The Fire at Christchurch.
[Lyttelton Times, Feb. 4. (14?)]
Before the site of one fire has been rebuilt upon, the centre of Christchurch has again suffered severely from the devastating element. Only about six weeks have elapsed since four or five shops in High street were destroyed, and it is now to be recorded that Colombo street, in the very heart of the city, has had a serious gap made in its row of shops. On the present occasion the fire was first observed in the rear of Mr Tremayne's fruit shop and Messrs Peacock and Toomer's boot manufactory. The flames spread with great rapidity. The buildings in danger on the south side were those occupied by Mr Cooper, tailor, Mr Ravenhill, grocer, and Mr Thompkins, tinsmith, after which, Lichfield street cut off the communication southwards. These buildings were all of timber, and very inflammable.

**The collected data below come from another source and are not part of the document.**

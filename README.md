# Log-domain fuzzy controller with a servomotor plant, in SystemVerilog

A fuzzy controller with singleton consequents computes its output as a
weighted average:

    u = sum_i( fs_i * c_i ) / sum_i( fs_i )

Here `fs_i` is the firing strength of rule `i` and `c_i` is its consequent.
In hardware, the multiplications and the one division dominate the cost and
the delay. This design works on logarithms instead. Every membership value is
stored as `-ln(mu)`, so:

* the minimum of two memberships becomes the **maximum** of two stored values;
* `fs_i * c_i` becomes an addition, `ln|c_i| - A_i`, where `A_i = -ln(fs_i)`;
* a sum of terms is approximated by its largest term, `ln(sum x) ~ max ln x`;
* the division becomes a subtraction.

The whole defuzzifier therefore reduces to one subtraction per rule, a
maximum and a minimum search, an addition and one exponential lookup:

    D_i = ln|c_i| - A_i
    LO  = max_i D_i + min_i A_i          (= ln|num| - ln(den), approximately)
    u   = +-exp(LO)                      (sign of the rule that gave max D)

No multiplier or divider is left in the controller. The plant multiplies only
by constants.

The repository holds the controller and a closed test loop around it:

* a square-wave reference between 0 and 2.0;
* a second-order digital model of a DC servomotor, `1/(0.02 s^2 + s)` sampled
  at T = 0.01 s;
* the logic that turns the plant output into the controller's next error and
  rate of error.

The loop comes in two versions, built side by side in the top module
`ld_fuzzy_top`:

* **single-cycle** (`u_single`, ports ending `_s`): one sample per clock;
* **pipelined** (`u_pipe`, ports ending `_p`): four register stages, one
  controller output and one plant output per clock.

The published design built these two as separate FPGA designs, running at
67.6 and 248.7 million inferences per second respectively.

## Number formats

| Quantity | Format | Notes |
|---|---|---|
| error input | 10 bit unsigned, 2.8 | 0 .. 3.996 |
| rate input | 10 bit unsigned, 6.4 | magnitude of a *falling* error, 0 .. 63.94 |
| stored `-ln(mu)` | 16 bit unsigned, 4.12 | a membership of 0 is stored as `0xFFFF` |
| log of consequent magnitude | 16 bit signed, 4.12 | a zero consequent is stored as -8.0 |
| `D`, `A`, `LO` | 18 bit signed, 12 fraction bits | |
| exp-table address | 12 bit signed, 3.8 | -8 .. +7.996 |
| controller output `u` | 20 bit signed, 12 fraction bits | |
| plant output, reference, error | 24 bit signed, 16 fraction bits | |
| plant coefficients | 20 bit signed, 16 fraction bits | |

All widths and types are in `rtl/ld_pkg.sv`.

## The controller datapath

`ld_controller` chains these parts:

1. **Fuzzifier** (`ld_fuzzifier`). There are two tables of 1024 rows, one per
   input. A row holds `-ln(mu)` for the five triangular sets NB, NM, ZR, PM
   and PB.
   * The triangles are centred at -2W, -W, 0, W and 2W. NB and PB saturate
     at 1 outside them.
   * W = 1 for the error and W = 50 for the rate.
   * Rate-table row `r` holds the memberships of `-r`. The loop only ever
     presents a falling error, so only the magnitude is stored.
   * The tables are constants computed at elaboration with `$ln`. They are
     not data files.
2. **Inference and rule base** (`ld_inference`). For each of the 25
   (error set, rate set) pairs, `A = max(le, lr)`. The rule table and the
   constants `ln 50`, `ln 100` and `ln 150` come from `ld_pkg`.
   * The 5x5 rule base is the usual diagonal table: the output is ZR on the
     anti-diagonal and grows by one step per set away from it.
   * The output singletons are 0, ±50, ±100 and ±150.
3. **SUB1 and the two comparators** (`ld_defuzz_select`, which uses
   `ld_top2` twice). It forms all `D_i` and finds:
   * the two largest `D`;
   * the two smallest `A`;
   * the sign of the rule that gave the largest `D` (lowest index on a tie).
4. **Correction** (`ld_correction`).
   * By default `LO = D1 + A1`. This plain form is the one built in
     hardware.
   * With `USE_CORRECTION = 1` it also uses the runners-up:
     `LO = (D1 + exp(D2 - D1)) - (exp(A1 - A2) - A1)`. Two more exponential
     tables (`ld_exp_rom` with `NEGATE = 1`) provide the `exp` terms.
5. **Output stage** (`ld_output_stage`). `LO` is cut to 3.8 and looked up in
   a 4096-row exponential table (`ld_exp_rom`). The stage then applies the
   sign.
   * `LO` below -8 gives 0.
   * `LO` above +7.996 saturates.

**Sign and the falling half of the square wave.** The tables only cover a
non-negative error with a falling rate. When the error is negative,
`ld_next_input` folds it:

* it negates error and rate and raises `mirror`;
* the controller negates its output.

This is exact because the rule base is odd-symmetric. A folded rate that is
positive (the error is growing) is clamped to zero, and `clamp` is raised.

## The plant and the next input

`ld_plant` implements `y(k) = a0 x(k) + a1 x(k-1) + a2 x(k-2) - b1 y(k-1) - b2 y(k-2)`
with a0 = 0.0033, a1 = a2 = 0, b1 = -1.667 and b2 = 0.667.

* The plant has a pole at z = 1 (an integrator). `B2` is therefore derived
  from `B1` so that `1 + b1 + b2` is exactly zero after quantisation. With
  independently rounded coefficients the output drifts.
* The terms that depend on history (the "adding factor") are recomputed each
  clock from the stored samples.

`ld_next_input` forms:

* `error = step - y`;
* `rate = (previous error - error) * 100`, that is, `1/T`;
* the fold, clamp and saturation described above.

`ld_step_gen` toggles the reference between 2.0 and 0 every `HALF_PERIOD`
enabled clocks. The default is 64.

## The pipelined loop: four interleaved loops

This is the part that departs most from a plain reading of the original
description, so it gets the most space here.

The pipelined controller has registers:

* after the inference maxima (stage 1);
* after the comparators (stage 2);
* after the exponential table and sign (stage 3).

The plant register is stage 4. A plant output therefore appears four clocks
after the error/rate pair that caused it, yet the loop takes a new pair every
clock.

If each new pair were formed from the newest plant output as one loop, every
controller decision would act on a plant output four samples old. With this
servomotor that loop does not converge: a model of it overshoots to about
4.6. So `ld_system` with `PIPELINED = 1` runs **four independent copies of
the loop interleaved in time** (C-slow operation):

* **Plant.** `ld_plant` with `INTERLEAVE = 4` keeps a separate history for
  each copy. One sample back for a copy is four stored samples back in the
  shift register.
* **Error history.** It is four deep. The rate of a copy is formed from that
  copy's own previous error.
* **Input pairs.** The pair formed in clock `n` belongs to copy `n mod 4`.
  Its plant output is visible after the edge that ends clock `n + 3`, which
  is exactly when that copy next needs it.
* **Start-up.** The first plant output appears in the fifth clock. During
  the first four clocks the pairs are computed from the zero initial plant
  output (error 2.0, rate 0), and the plant waits for the first valid
  controller output (3 clocks with `sample_p_o` low).

The four copies see the same reference, so after a reset they follow the same
trajectory and the plant output moves in groups of four. Per clock, the
pipelined loop reaches 1.8 after 28 clocks and stays within 2.5 % of 2.0
from clock 40, with no overshoot. The original reports 27 and 46 clocks for
its pipelined loop. It also reports an initial oscillation, which this
interleaved form does not show.

`en_i` low stalls a whole loop: the step source, the error history, the
controller pipeline and the plant all hold. A stalled pipelined loop therefore
resumes with its four copies still aligned.

## Single-cycle timing

With `PIPELINED = 0`, the controller is purely combinational between the
plant registers. Each enabled clock:

* stores one new plant sample;
* forms the next error and rate from it.

From reset, the single-cycle loop reaches 1.8 after 7 samples and stays at or
above 1.95 from sample 10. It never exceeds 2.0 by more than 0.0002. The
original reports 8 and 11 samples and zero overshoot.

## With the correction factor

With `USE_CORRECTION = 1`, the single-cycle loop tracks a real-arithmetic
model of the corrected formula to within 0.03. Over the first rising half,
the 10 %–90 % rise takes:

* 6 samples without correction, settling in 10 samples;
* 8 samples with correction, settling in 13 samples, with a 0.24 %
  overshoot.

The original's continuous-time simulation found the two versions almost
identical. In this fixed-point, discrete-plant loop the plain form is the
faster one. This supports keeping the plain form as the default, since it
also needs two fewer tables and four fewer adders.

## What is this design's own and what is not

Followed from the original description:

* log-domain algorithm and correction formula;
* 10-bit inputs and their 2.8 / 6.4 formats;
* 16-bit 4.12 log tables of 1024 rows;
* 4096-row exponential table addressed in 3.8;
* 5x5 rule base with W = 1 and W = 50;
* output sign taken from the winning rule;
* plant coefficients and difference equation;
* next-input formulas;
* register placement of the three controller stages.

Choices made here:

* the output format of the exponential table (7.12);
* the width of D and LO and the storage of a zero membership or zero
  consequent;
* triangle corner shapes beyond the given W;
* the sizes of the two correction tables;
* folding negative errors with a mirror flag;
* clamping a rising rate to zero;
* the square-wave period;
* the enable/stall;
* the four-copy interleaving of the pipelined loop;
* the plant's coefficient quantisation;
* zero reset values.

Not built:

* the 7x7 controller and the three `400/(s^2 + sigma s)` plants, which the
  original only simulates in software;
* the oscilloscope/DAC output path;
* anything specific to the FPGA board.

Clock rates (67.6 and 248.7 MHz in the original) depend on the device and
are not claimed here. Generic synthesis gives:

* 79 flip-flop bits for the single-cycle loop, against 84 registers
  reported for the original;
* 756 flip-flop bits for the pipelined loop, against 642.

The interleaved plant and error history account for most of the
difference.

## Files

| File | Contents |
|---|---|
| `rtl/ld_pkg.sv` | widths, types, rule table, plant coefficients |
| `rtl/ld_fuzzy_top.sv` | both loops side by side |
| `rtl/ld_system.sv` | one closed loop, single-cycle or pipelined |
| `rtl/ld_controller.sv` | fuzzifier → inference → defuzzifier, optional pipeline |
| `rtl/ld_fuzzifier.sv`, `ld_inference.sv`, `ld_defuzz_select.sv`, `ld_top2.sv`, `ld_correction.sv`, `ld_output_stage.sv`, `ld_exp_rom.sv` | controller parts |
| `rtl/ld_plant.sv`, `ld_next_input.sv`, `ld_step_gen.sv` | loop parts |
| `tb/tb_<module>.sv` | one self-checking testbench per module |
| `tb/tb_ld_ref_pkg.sv` | real-arithmetic reference controller (plain and corrected) shared by the loop testbenches |
| `tb/tb_ld_loop_correction.sv` | step response with and without the correction factor |

## Simulating

Every testbench prints `TB_RESULT checks=N failures=M` and stops itself. The
testbenches compare against models written in real arithmetic, not against
copies of the RTL.

To run the end-to-end test at the default sizes, with Verilator 5:

    verilator --binary --timing rtl/ld_pkg.sv tb/tb_ld_ref_pkg.sv \
        $(ls rtl/ld_*.sv | grep -v ld_pkg) tb/tb_ld_fuzzy_top.sv --top tb_ld_fuzzy_top
    ./obj_dir/Vtb_ld_fuzzy_top

What `tb_ld_fuzzy_top` does:

* It runs both loops for two full square-wave periods (256 clocks) with a
  7-clock stall.
* It compares every plant output with the reference model.
* It counts step changes, pipeline fill, mirrored (falling-half) samples,
  rate clamps, braking outputs (negative `u` while the error is positive)
  and stall clocks. It fails if any of them never happens.
* It checks rise and settling times against bounds around the published
  figures.

To test a single module, replace the testbench file and `--top` (for
example `tb/tb_ld_controller.sv`).

To change the design:

* Membership widths are parameters of `ld_fuzzifier`.
* The plant coefficients are parameters of `ld_plant`. They are not exposed
  at `ld_system`; edit the package constants `A0_Q` .. `B2_Q`.
* The correction factor is the `USE_CORRECTION` parameter of the top.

On the north side the buildings in danger were a greengocery (sic) store and a grocer's shop, occupied by Mrs Atack, which are comparatively new buildings on the site of an old fire, and built with corrugated iron walls and roofs. Next to them, in a northerly direction, was Mr Withey's house and shop, built of brick. In rear of the buildings there was a small cottage occupied by a Mrs Rice, and then a right-of-way, on the other side of which Mr Walker's photographic studio formed the first of a block of buildings. It will thus be seen that the fire, under ordinary circumstances, was from the first confined to about six six (sic) shops. The hand engine Dreadnought was first to appear, and was placed in position at, the Matheson's agency tank with one hose to the rear of the buildings. The hook and ladder plant soon after their positions, the Extinguisher at the Cathedral square tank, and the Deluge at Matheson's agency tank with fair promptitude. The two latter engines were not brought into play so quickly as they have been on some occasions, but still the delay was not very great. The Deluge was the first to commence pumping, and, to the credit of the engineer, it should be said that he had the water before the branch was fixed. By the time the three engines had got into play, eight buildings were on fire. The fire burned with unusual fierceness, on account of the age and dry state of the timber buildings, and within half-an-hour it was practically over. The whole of the premises particularised as within the boundaries named were totally destroyed, but were partially insured. The total damage may be estimated at from L3OOO to L4OOO.

Grey River Argus, Volume XII, Issue 1421, 19 February 1873, Page 3 and 4.